Eclissi di sole, massima attenzione
Mercoledì 12 agosto sarà ben visibile anche in Liguria un'eclissi completa di sole, evento molto raro. Dall'assessore l'appello a "non guardarla senza protezioni, anzi sarebbe meglio non guardarla proprio. Perché il rischio è quello di riportare delle ustioni irreversibili alla retina, in particolare della parte centrale della retina che è la macula. E di conseguenza ridurre in modo irreversibile la capacità di vedere"
Attenzione perchè non bastano nemmeno gli occhiali da sole: "Assolutamente no - prosegue l'assessore - la protezione minima necessaria è quella di acquisire dispositivi certificati in vendita nei negozi di ottica e di astronomia. Occhiali da sole, telescopi, macchine fotografiche non garantiscono alcuna protezione dai raggi ultravioletti. E i sintomi si possono presentare anche dopo mezz'ora dall'esposizione"
Task force ondate di calore
Nel frattempo la Liguria vive settimane di grande caldo. Per questo è stata creata una task force ad hoc: "Abbiamo allertato e creato dei percorsi sia all'interno dei principali pronto soccorsi della regione ma anche all'interno degli ospedali della comunità. Non abbiamo avuto particolari casi di persone colte da colpi di calore: questo è un buon segnale perché vuol dire che le persone si comportano in modo scrupoloso e hanno seguito le raccomandazioni: non uscire durante le ore centrali della giornata, idratarsi bene, proteggersi con un occhiale da sole e un cappello, cercare di uscire solo nelle prime ore del mattino o verso il tardo pomeriggio."
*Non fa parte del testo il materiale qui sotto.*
// xnet_feedback: one step of the LFSR, a(x) <- a(x) * x mod pi(x).
//
// Multiplying by x shifts every coefficient up by one position; the
// coefficient a_{n-1} that leaves the top is folded back according to pi(x):
//   x^n + 1     (Kyber, Saber): a_0 <- -a_{n-1}
//   x^n - 1     (NTRU)        : a_0 <-  a_{n-1}
//   x^n - x - 1 (NTRU Prime)  : a_0 <-  a_{n-1}, a_1 <- a_0 + a_{n-1}
// Since only these few taps of pi(x) are non-zero, no multipliers are needed:
// the network is a tap selector, an optional negation and one conditional
// adder in front of the second register, as in the unified feedback network
// of the architecture. The tap selector only has inputs for the rings in
// SUPPORTED, so a single-ring build reduces to the scheme-specific network.
// Positions at and above n keep shifting but carry no meaning.
//
// Interface: purely combinational; ring selects the active ring and must be
// one of SUPPORTED. Coefficients are signed S_W-bit values; for NTRU Prime
// the conditional addition can double the magnitude of a ternary coefficient.
module xnet_feedback
  import xnet_pkg::*;
#(
  parameter int unsigned         N         = 857,
  parameter logic [NUM_RINGS-1:0] SUPPORTED = ALL_RINGS
) (
  input  ring_e                        ring,
  input  logic signed [N-1:0][S_W-1:0] a_in,
  output logic signed [N-1:0][S_W-1:0] a_out
);

  logic signed [S_W-1:0] top;
  pi_form_e              form;

  always_comb begin
    top  = '0;
    form = PI_CYCLIC;
    for (int r = 0; r < NUM_RINGS; r++) begin
      if (SUPPORTED[r] && ring_n(r) <= N && ring == ring_e'(r)) begin
        top  = a_in[ring_n(r)-1];
        form = ring_pi(r);
      end
    end
  end

  always_comb begin
    for (int i = 2; i < N; i++)
      a_out[i] = a_in[i-1];
    a_out[0] = (form == PI_NEGACYCLIC) ? S_W'(0) - top : top;
    a_out[1] = (form == PI_NTRUPRIME)  ? a_in[0] + top : a_in[0];
  end

endmodule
Case della comunità: così si riducono i casi 'lievi' in Pronto Soccorso
Bilancio positivo per quanto riguarda l'attività delle Case della Comunità, recentemente ultimate e attivate nei termini previsti: "In base ai numeri che analizziamo, abbiamo riscontrato una riduzione degli accessi di codici bianchi e verdi nei Pronto Soccorso cittadini. Cio' che va sottolineato è che è molto bassa la percentuale di pazienti che dopo essersi rivolti ai medici di medicina generale delle Case della Comunità necessitano di rivolgersi al Pronto Soccorso, siamo al di sotto del 2%. E questo è positivo"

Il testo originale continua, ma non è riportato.